Table 5 Ablation study of the POI tracking network and shape alignment.
Table 6 Ablation study of CI 95 on the POI tracking network and shape alignment.

In this experiment, we explored two POI tracking networks (U-NET and U-NET+CBAM) and two shape alignmets (Procrustes analysis and BnB). Table 5 shows the performance of different cases. We found that the coarse registration can be realized when directly using U-NET for POI tracking, with poor results of 14.4759mm mFRE, 15.8\(\%\) GFR and 0.4375mm mTME. Adding CBAM, the indicators mFRE, GFR and mTME have obviously reduced. As shown in the second and third rows of the Table 5, BnB achieved the best results with 6,1941mm mFRE, 3.33% GFR and 0.0655mm mTME, which have significantly improved compared with other cases. This is because BnB performs better in avoiding local optima and handling larger initial errors. At the same time, from the confidence intervals in Table 6, it can be seen that our model is more stable.

To evaluate the performance of style transfer, we compared the registration results with and without style transfer during the testing stage. Table 7 shows the results of two views. We found that without adding style transfer, the network trained on DRR is difficult to transfer to X-ray image due to the significant discrepancy between DRR and X-ray image, which results in poor registration results. After adding style transfer, the style between DRR and X-ray image is unified, and the registration accuracy is greatly improved. Although the registration time may slow down due to the increased complexity of the network, considering the crucial role of accuracy in surgical navigation, we can choose to lose some time to improve accuracy.

Table 7 Ablation study of the style transfer.

Limitations

To provide a more balanced perspective, we acknowledge the following limitations in our current method:

C-arm relative pose geometry Our method assumes that the relative C-arm pose geometries is known.
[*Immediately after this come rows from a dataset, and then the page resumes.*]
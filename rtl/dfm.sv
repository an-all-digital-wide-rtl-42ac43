// dfm -- dynamic frequency monitor.
//
// Watches the phase detector's Lock output after the lock-in unit has
// finished (en = 1).  When Lock falls from 1 to 0 while enabled, the loop
// has drifted out of its window (supply, temperature or input-frequency
// change) and the monitor emits an internal reset pulse int_rst lasting
// PULSE_CYC reference periods.  That pulse resets the lock-in unit, which
// drops `en` and relocks from period measurement on.  The monitor is only
// reset by the external reset, so it cannot cut its own pulse short.
// Timing: Lock is registered on CLK_ref; int_rst rises one reference edge
// after the fall is seen.  Triggering on a Lock fall while enabled, and the
// resulting internal reset, follow the source design; the synchronous form
// and the pulse length in reference periods (instead of a buffer delay Td)
// are this design's choices.
module dfm #(
  parameter int unsigned PULSE_CYC = 1
) (
  input  logic clk,
  input  logic rst_n,
  input  logic en,
  input  logic lock,
  output logic int_rst
);
  timeunit 1ps; timeprecision 100fs;

  logic       lock_q;
  logic [3:0] pulse_q;

  always_ff @(posedge clk or negedge rst_n)
    if (!rst_n) begin
      lock_q  <= 1'b0;
      pulse_q <= '0;
    end else begin
      lock_q <= lock;
      if (en && lock_q && !lock) pulse_q <= 4'(PULSE_CYC);
      else if (pulse_q != 0)     pulse_q <= pulse_q - 4'd1;
    end

  assign int_rst = (pulse_q != 0);
endmodule
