// tb_dfm -- the monitor must pulse int_rst for exactly one reference
// period after Lock falls while enabled, and stay quiet when Lock falls
// with Enable low or when Lock rises.
module tb_dfm;
  timeunit 1ps; timeprecision 100fs;
  int checks = 0, failures = 0;
  logic clk = 0, rst_n = 1, en = 0, lock = 0, int_rst;
  int   pulses = 0, width = 0;

  dfm dut (.clk(clk), .rst_n(rst_n), .en(en), .lock(lock), .int_rst(int_rst));

  always #500 clk = ~clk;
  always @(posedge clk) begin
    #1;
    if (int_rst) width++;
  end
  always @(posedge int_rst) pulses++;

  // power-on reset: a real falling edge so the asynchronous resets act
  initial #1 rst_n = 1'b0;

  initial begin
    #10000000;
    failures++;
    $display("TB_RESULT checks=%0d failures=%0d", checks, failures);
    $finish;
  end

  task automatic chk(input logic c, input string m);
    checks++;
    if (!c) begin failures++; $display("FAIL %s (pulses=%0d width=%0d)", m, pulses, width); end
  endtask

  initial begin
    #2200 rst_n = 1;
    @(negedge clk) lock = 1;          // lock rises, not enabled
    repeat (3) @(negedge clk);
    lock = 0;                         // falls while disabled
    repeat (3) @(negedge clk);
    chk(pulses == 0, "pulse while disabled");
    lock = 1;
    @(negedge clk) en = 1;
    repeat (3) @(negedge clk);
    chk(pulses == 0, "pulse on rising lock");
    lock = 0;                         // out of lock
    repeat (4) @(negedge clk);
    chk(pulses == 1, "no pulse after lock fall");
    chk(width == 1, "pulse width not one period");
    lock = 1; repeat (3) @(negedge clk);
    lock = 0; repeat (4) @(negedge clk);
    chk(pulses == 2, "second fall not seen");
    $display("TB_RESULT checks=%0d failures=%0d", checks, failures);
    $finish;
  end
endmodule
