* four FIR filters, `y_n = sum a_i x_{n-i}`. Data enter at the bottom row or at
  the top row. Two of the filters are half-rate; the other two use
  multiplexers to run one stream at full rate.
* one IIR filter, `R_n = sum a_i x_{n-i} + sum b_j yt_{n-j}`. A row of
  multiplexer cells turns each result back into a serial word and feeds it
  into the lower rows.
* an output converter that turns the parallel upper result bits into two
  serial streams.
* a two's complement version of the inner product array. Every filter can
  be built on it instead (parameter `TC`).

The arrays follow the paper "Efficient Bit-Level Systolic Array
Implementation of FIR and IIR Digital Filters". All timing, control phases
and interfaces were worked out for this RTL and checked in simulation. Where
the RTL had to choose something the paper leaves open, the choice is listed
under [Departures and open choices](#departures-and-open-choices).

Defaults everywhere are the paper's example sizes: word length B = 4, N = 4
taps, growth L = 2 bits, 2B+L = 10-bit results. The IIR filter uses B = 4,
N = M = 2, L = 2.

## Word format

All data words are unsigned B-bit integers. The exception is `tc_ip_array`,
which uses two's complement. A word travels on one wire with its least
significant bit first, **one bit every second clock**. The clock between two
bits is free. It carries a zero, or the bit of a second, independent
computation. Two computations interleaved this way share the whole array
without interfering, which is how the arrays reach full cell utilisation.

Time `t` counts clocks from the first clock after reset (`rst` is synchronous
and active high). Each filter has an output `frame` that is high on clock 0
of every word period. Bit 0 of a sample is presented in that clock.

## The inner product array (`ip_array`)

### Cells

* **Main cell** (`main_cell`). It stores one coefficient bit `a` and takes a
  data bit `x` from the right, a partial-sum bit `y` from above and a carry
  `c` from the right. It registers `x` to the left, `y xor (a&x) xor c` down,
  and the majority of `y`, `a&x`, `c` as the carry to the left.
* **Accumulator cell** (`acc_cell`). This is a full adder of three bits: a
  sum `s` from the cell on its left, the array bit `y` from above, and a carry
  from the right. It registers the sum downwards as a result pin. It also
  sends the sum, ANDed with a control bit PTRL, to the right, and the carry
  and PTRL to the left.

Every cell registers all its outputs. Every signal therefore moves one cell
per clock: data and carries to the left, partial sums down one row.

### How the sum forms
However, most of the existing C-arm machines in the operating room do not provide such geometry information, which limits the applicability of our method.

Limited multi-view data The limited multi-view data affects the registration accuracy. Although we simulate X-ray images using DRR and unify the style through CycleGAN to reduce accuracy loss, errors in style transfer and fiducial point tracking may further increase the registration error.
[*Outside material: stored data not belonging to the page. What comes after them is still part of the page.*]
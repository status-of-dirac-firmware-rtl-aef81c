// ddr_model: behavioural stand-in for the external DDR memory, used only
// by testbenches. Words are 256 bits wide and held in a sparse array, so
// the full 2**24-word address space costs nothing. Writes take effect on
// the clock edge where wr_valid and wr_ready are both high. A read request
// accepted on an edge returns its word LAT clocks later on rdata_valid,
// in request order. wr_ready and rd_ready drop when the stall inputs are
// high, which lets a testbench apply back-pressure.
module ddr_model #(
  parameter int unsigned ADDR_W = 24,
  parameter int unsigned LAT    = 6
) (
  input  logic              clk,
  input  logic              stall_wr,
  input  logic              stall_rd,
  input  logic              wr_valid,
  output logic              wr_ready,
  input  logic [ADDR_W-1:0] wr_addr,
  input  logic [255:0]      wr_data,
  input  logic              rd_valid,
  output logic              rd_ready,
  input  logic [ADDR_W-1:0] rd_addr,
  output logic              rdata_valid,
  output logic [255:0]      rdata
);
  logic [255:0] mem [int unsigned];
  logic         pv [LAT];
  logic [255:0] pd [LAT];
  int unsigned  n_writes = 0;
  int unsigned  n_reads  = 0;

  assign wr_ready    = !stall_wr;
  assign rd_ready    = !stall_rd;
  assign rdata_valid = pv[LAT-1];
  assign rdata       = pd[LAT-1];

  initial for (int i = 0; i < int'(LAT); i++) begin pv[i] = 1'b0; pd[i] = '0; end

  always @(posedge clk) begin
    for (int i = int'(LAT) - 1; i > 0; i--) begin
      pv[i] <= pv[i-1];
      pd[i] <= pd[i-1];
    end
    pv[0] <= rd_valid && rd_ready;
    pd[0] <= mem.exists(int'(rd_addr)) ? mem[int'(rd_addr)] : '0;
    if (rd_valid && rd_ready) n_reads++;
    if (wr_valid && wr_ready) begin
      mem[int'(wr_addr)] = wr_data;
      n_writes++;
    end
  end
endmodule
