// tb_event_list: capacity test of the event store at its default sizes
// (2**24-word memory, 8192-entry tag index) for a list of 7000 events, the
// length of the high-occupancy event list the design is meant to hold.
// Events carry consecutive tags and 0 to 200 rows each (about 100 words on
// average, about 700,000 words in all), and arrive from a source that
// empties at random, while the memory stalls writes at random. Every word
// is a function of (event, word index), so nothing needs to be kept. Once all
// are stored, all 7000 events are requested in a shuffled order, and each
// answer must be a hit with exactly the event's words. A tag beyond the
// list must miss.
`timescale 1ns/1ps
module tb_event_list;
  localparam int NEV = 7000;
  logic clk = 0, rst = 1;
  logic [255:0] in_data;
  logic in_empty, in_rd;
  logic mem_wr_valid, mem_wr_ready, mem_rd_valid, mem_rd_ready, mem_rdata_valid;
  logic [23:0] mem_wr_addr, mem_rd_addr;
  logic [255:0] mem_wr_data, mem_rdata, resp_data;
  logic req_valid = 0, req_ready, resp_valid, resp_last, resp_miss;
  logic [47:0] req_tag = 0;
  logic [31:0] events_stored;
  logic src_gap = 0, stall_wr = 0, stall_rd = 0;

  event_store dut (.*);
  ddr_model #(.ADDR_W(24), .LAT(8)) u_mem (
    .clk, .stall_wr, .stall_rd,
    .wr_valid(mem_wr_valid), .wr_ready(mem_wr_ready), .wr_addr(mem_wr_addr), .wr_data(mem_wr_data),
    .rd_valid(mem_rd_valid), .rd_ready(mem_rd_ready), .rd_addr(mem_rd_addr),
    .rdata_valid(mem_rdata_valid), .rdata(mem_rdata));
  always #5 clk = ~clk;

  int checks = 0, failures = 0, total_words = 0;
  int nrows[NEV];
  int src_ev = 0, src_w = 0;          // next word to offer
  int got_n;
  bit got_miss, got_done, got_bad;
  int cur_ev;

  function automatic logic [47:0] tag_of(int e);
    return {16'hE7E7, 32'(e)};
  endfunction

  function automatic logic [255:0] word_of(int e, int i);
    logic [255:0] w;
    if (i == 0) begin
      w = {4'hA, 252'(0)};
      w[251:204] = tag_of(e);
      w[203:188] = 16'(nrows[e]);
      w[31:0] = 32'(e * 2654435761);
    end else
      w = {32'(e), 32'(i), 32'(e * 40503 + i * 7919), 32'(i * 2654435761 ^ e),
           32'(e ^ 32'hC0FFEE00), 32'(i + 1), 32'(e + i), 32'(e * i)};
    return w;
  endfunction

  initial begin
    #100000000; failures++; $display("watchdog expired: stored %0d", events_stored);
    $display("TB_RESULT checks=%0d failures=%0d", checks, failures); $finish;
  end

  assign in_empty = (src_ev >= NEV) || src_gap;
  assign in_data  = (src_ev >= NEV) ? '0 : word_of(src_ev, src_w);

  always @(posedge clk) if (!rst) begin
    if (in_rd) begin
      if (src_w == nrows[src_ev]) begin src_ev <= src_ev + 1; src_w <= 0; end
      else src_w <= src_w + 1;
    end
    if (resp_valid) begin
      if (resp_miss) got_miss = 1;
      else if (got_n > nrows[cur_ev] || resp_data !== word_of(cur_ev, got_n)) got_bad = 1;
      got_n++;
      if (resp_last) got_done = 1;
    end
  end

  always @(negedge clk) begin
    src_gap  <= ($urandom_range(0, 9) < 1);
    stall_wr <= ($urandom_range(0, 9) < 2);
    stall_rd <= ($urandom_range(0, 9) < 2);
  end

  task automatic ask(input int e, input logic [47:0] tag);
    while (!req_ready) @(posedge clk);
    #1;
    got_n = 0; got_miss = 0; got_done = 0; got_bad = 0; cur_ev = e;
    req_valid = 1; req_tag = tag;
    @(posedge clk); #1 req_valid = 0;
    while (!got_done) @(posedge clk);
    #1;
  endtask

  initial begin
    automatic int order[NEV];
    automatic int misses = 0, bad = 0;
    for (int e = 0; e < NEV; e++) begin
      nrows[e] = $urandom_range(0, 200);
      total_words += nrows[e] + 1;
      order[e] = e;
    end
    for (int e = NEV - 1; e > 0; e--) begin
      automatic int j = $urandom_range(0, e);
      automatic int t = order[e];
      order[e] = order[j]; order[j] = t;
    end
    repeat (3) @(posedge clk);
    #1 rst = 0;
    wait (events_stored == NEV);
    repeat (5) @(posedge clk);
    checks++; if (u_mem.n_writes != total_words) begin failures++; $display("FAIL %0d writes, exp %0d", u_mem.n_writes, total_words); end
    for (int k = 0; k < NEV; k++) begin
      automatic int e = order[k];
      ask(e, tag_of(e));
      checks++;
      if (got_miss || got_bad || got_n != nrows[e] + 1) begin
        failures++;
        if (failures < 10) $display("FAIL event %0d: miss=%0b bad=%0b words %0d exp %0d", e, got_miss, got_bad, got_n, nrows[e] + 1);
      end
    end
    ask(0, tag_of(NEV));
    checks++; if (!got_miss || got_n != 1) begin failures++; $display("FAIL tag beyond the list did not miss"); end
    $display("events %0d, words stored %0d, all fetched back", NEV, total_words);
    $display("TB_RESULT checks=%0d failures=%0d", checks, failures);
    $finish;
  end
endmodule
Registration timeThe current training strategy trains one patient at a time, which results in longer training times, especially for critically ill patients who cannot afford to wait for the training process. And Our registration time has not reached optimal performance and requires further investigation.
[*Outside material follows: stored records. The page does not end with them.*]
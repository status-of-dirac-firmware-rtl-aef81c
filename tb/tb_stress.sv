// tb_stress: long-run load test of the whole design at its default sizes,
// with the behavioural DDR behind the event store.
//
// Part A: 100 event windows at high occupancy. Every channel gets 3 to 6
// calorimeter pulses per window, and a third of them are followed closely
// by a second one (pile-up).
// Part B: 128 event windows of two-level square waves, the kind of
// stimulus a pattern generator board can apply to the ADC inputs: a short
// high level (2 samples) followed by a lower level of 8 to 30 samples.
// Windows follow each other without pause for the design. The DDR takes a
// write on 5 clocks out of 6 throughout, a memory clocked at 166 MHz behind
// a 200 MHz sample clock. The test requires that no channel FIFO row and
// no tag is lost at this load. After the run, every one of the 228 events
// is fetched from the DDR by a data request for its tag. Each event is
// compared word by word with the reference model of the channels: the
// header fields, the rows in channel order, and the parity.
// The test reports the peak fill of the whole event FIFO.
`timescale 1ns/1ps
module tb_stress;
  import zs_pkg::*;
  import zs_ref_pkg::*;

  localparam int NC = 20, NA = 100, NB = 128, NEV = NA + NB;
  localparam int WIN = 420, GAP = 120, PER = WIN + GAP, T0 = 200;
  localparam int N = T0 + NEV * PER + 1000;

  logic clk = 0, rst = 1, ew = 0, evf_full, tag_drop;
  sample_t adc[NC], thr = 12'd400;
  logic [47:0] event_tag = 0;
  logic [9:0] evf_count;
  logic [7:0] hit_map[NC];
  logic hit_done[NC], row_drop[NC];
  logic [31:0] events_built, events_stored;
  logic mem_wr_valid, mem_wr_ready, mem_rd_valid, mem_rd_ready, mem_rdata_valid;
  logic [23:0] mem_wr_addr, mem_rd_addr;
  logic [255:0] mem_wr_data, mem_rdata, resp_data;
  logic req_valid = 0, req_ready, resp_valid, resp_last, resp_miss;
  logic [47:0] req_tag = 0;
  logic stall_wr = 0, stall_rd = 0;

  dirac_top dut (.*);
  ddr_model #(.ADDR_W(24), .LAT(8)) u_mem (
    .clk, .stall_wr, .stall_rd,
    .wr_valid(mem_wr_valid), .wr_ready(mem_wr_ready), .wr_addr(mem_wr_addr), .wr_data(mem_wr_data),
    .rd_valid(mem_rd_valid), .rd_ready(mem_rd_ready), .rd_addr(mem_rd_addr),
    .rdata_valid(mem_rdata_valid), .rdata(mem_rdata));
  always #5 clk = ~clk;

  int checks = 0, failures = 0, n_hits = 0, n_drop = 0, n_tagdrop = 0, max_evf = 0, cyc = 0;
  s_t samp[NC][];
  bit rst_s[], ew_s[], ewc_s[];
  logic [255:0] out_q[$], got_q[$];
  bit got_miss, got_done;

  task automatic check(bit ok, string what);
    checks++;
    if (!ok) begin failures++; if (failures < 20) $display("FAIL: %s", what); end
  endtask

  function automatic logic [47:0] tag_of(int e);
    return {16'h5735, 32'(e)};
  endfunction

  task automatic fetch(input logic [47:0] tag, output bit miss);
    while (!req_ready) @(posedge clk);
    #1;
    got_q.delete(); got_miss = 0; got_done = 0;
    req_valid = 1; req_tag = tag;
    @(posedge clk); #1 req_valid = 0;
    while (!got_done) @(posedge clk);
    #1 miss = got_miss;
  endtask

  initial begin
    #(10 * (N + 60000)); failures++; $display("watchdog expired: built=%0d stored=%0d", events_built, events_stored);
    $display("TB_RESULT checks=%0d failures=%0d", checks, failures); $finish;
  end

  task automatic add_pulse(int c, int t0, int amp);
    for (int d = 0; d < 160 && t0 + d < N; d++) begin
      automatic int v = int'(samp[c][t0 + d]) + int'(pulse_at(t0 + d, t0, amp, 0));
      samp[c][t0 + d] = s_t'((v > 4095) ? 4095 : v);
    end
  endtask

  task automatic add_square(int c, int t0, int hi, int lo, int len);
    for (int d = 0; d < 2 + len && t0 + d < N; d++)
      samp[c][t0 + d] = s_t'((d < 2) ? hi : lo);
  endtask

  initial begin
    rst_s = new[N]; ew_s = new[N]; ewc_s = new[N];
    for (int c = 0; c < NC; c++) begin
      samp[c] = new[N];
      for (int k = 0; k < N; k++) samp[c][k] = s_t'(100 + $urandom_range(0, 6));
    end
    for (int e = 0; e < NEV; e++) begin
      automatic int ws = T0 + e * PER + 25;          // window start as the channels see it
      for (int c = 0; c < NC; c++) begin
        if (e < NA) begin
          automatic int np = $urandom_range(3, 6);
          for (int p = 0; p < np; p++) begin
            automatic int t = ws + $urandom_range(10, WIN - 120);
            add_pulse(c, t, $urandom_range(500, 3500));
            if ($urandom_range(0, 2) == 0) add_pulse(c, t + $urandom_range(12, 40), $urandom_range(600, 3000));
          end
        end else begin
          // square pulses on a grid, so they do not overlap
          automatic int np = $urandom_range(2, 6);
          for (int p = 0; p < np; p++)
            add_square(c, ws + 10 + 60 * p + $urandom_range(0, 10), $urandom_range(2500, 3800),
                       $urandom_range(600, 1800), $urandom_range(8, 30));
        end
      end
    end
  end

  // drive inputs and record them
  initial begin
    #1;
    for (int k = 0; k < N; k++) begin
      automatic int rel = k - T0;
      rst = (k < 40);
      ew = (rel >= 0) && (rel % PER < WIN) && (rel / PER < NEV);
      if (rel >= 0 && rel % PER == 0) event_tag = tag_of(rel / PER);
      for (int c = 0; c < NC; c++) adc[c] = samp[c][k];
      @(posedge clk);
      rst_s[k] = rst; ew_s[k] = ew;
      #1;
    end
  end

  // the memory takes no write on every sixth clock
  always @(negedge clk) begin
    cyc++;
    stall_wr <= (cyc % 6 == 0);
    stall_rd <= ($urandom_range(0, 9) < 2);
  end

  always @(posedge clk) if (!rst) begin
    if (resp_valid) begin
      got_q.push_back(resp_data);
      if (resp_miss) got_miss = 1;
      if (resp_last) got_done = 1;
    end
    for (int c = 0; c < NC; c++) begin n_hits += hit_done[c]; n_drop += row_drop[c]; end
    n_tagdrop += tag_drop;
    if (int'(evf_count) > max_evf) max_evf = int'(evf_count);
  end

  initial begin
    wait (rst == 0);
    wait (events_stored == NEV);
    repeat (5) @(posedge clk);
    for (int e = 0; e < NEV; e++) begin
      automatic bit miss;
      fetch(tag_of(e), miss);
      check(!miss, $sformatf("event %0d found in store", e));
      foreach (got_q[i]) out_q.push_back(got_q[i]);
    end
    check(u_mem.n_writes == out_q.size(), $sformatf("%0d DDR writes for %0d event words", u_mem.n_writes, out_q.size()));
    begin
      automatic ZsRef m[NC];
      automatic int pos = 0, merges = 0;
      for (int k = 0; k < N; k++) ewc_s[k] = (k >= 25) ? ew_s[k-25] : 1'b0;
      for (int c = 0; c < NC; c++) begin
        m[c] = new();
        m[c].run(rst_s, samp[c], ewc_s, thr, -1);
        merges += m[c].n_merge;
        check(m[c].ev_row_end.size() == NEV, $sformatf("model closed %0d events on ch%0d", m[c].ev_row_end.size(), c));
      end
      for (int e = 0; e < NEV && pos < out_q.size(); e++) begin
        automatic logic [255:0] h = out_q[pos++];
        automatic int sum = 0;
        check(h[251:204] == tag_of(e), $sformatf("event %0d tag %h", e, h[251:204]));
        check(h[255:252] == row_parity(h[251:0]), "header parity");
        for (int c = 0; c < NC; c++) begin
          automatic int first = (e == 0) ? 0 : m[c].ev_row_end[e-1];
          automatic int nr = m[c].ev_row_end[e] - first;
          sum += nr;
          check(int'(h[187 - 6*c -: 6]) == nr, $sformatf("event %0d ch%0d rows %0d exp %0d", e, c, h[187 - 6*c -: 6], nr));
          check(h[67 - c] == 1'b0, $sformatf("event %0d ch%0d no overflow", e, c));
          for (int r = 0; r < nr && pos < out_q.size(); r++) begin
            automatic logic [255:0] w = out_q[pos++];
            check(w[251:0] == m[c].rows[first + r], $sformatf("event %0d ch%0d row %0d", e, c, r));
            check(w[255:252] == row_parity(w[251:0]), "row parity");
          end
        end
        check(int'(h[203:188]) == sum, $sformatf("event %0d total rows", e));
      end
      check(pos == out_q.size(), $sformatf("all words accounted for (%0d of %0d)", pos, out_q.size()));
      $display("events %0d, words %0d, hits %0d, pile-up merges %0d, peak whole event FIFO fill %0d of 500",
               NEV, out_q.size(), n_hits, merges, max_evf);
      check(n_hits > 0, "hits seen");
      check(merges > 0, "pile-up merges seen");
      check(n_drop == 0, $sformatf("no channel FIFO row lost (%0d lost)", n_drop));
      check(n_tagdrop == 0, "no tag lost");
    end
    $display("TB_RESULT checks=%0d failures=%0d", checks, failures);
    $finish;
  end
endmodule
Obstructions in clinical practice This work is based on an ideal dataset, whereas in clinical practice, obstructions such as surgical instruments or implanted screws may affect the model’s accuracy. We are currently investigating how to handle these obstructions and have achieved preliminary results.

Conclusion

This study explores the multi-view 2D/3D image registration problem in minimally invasive pelvic surgery navigation and has achieved the beneficial research results. The proposed model establishes point-to-point correspondence between 2D X-ray images and 3D CT data, and then aligns the shape between matching points to estimate the CT pose. The POI tracking network based on style transfer can accurately track POIs from DRR to X-ray image and establish point-to-point correspondence. The triangulation layers can project the POIs on the X-ray image to the patient. The BnB is employed to shape alignment as it can handle various types of data and perform registration more accurately. The experiment proved feasibility and superiority of the model, and provided a reliable solution for multiview image registration in minimally invasive pelvic surgery navigation.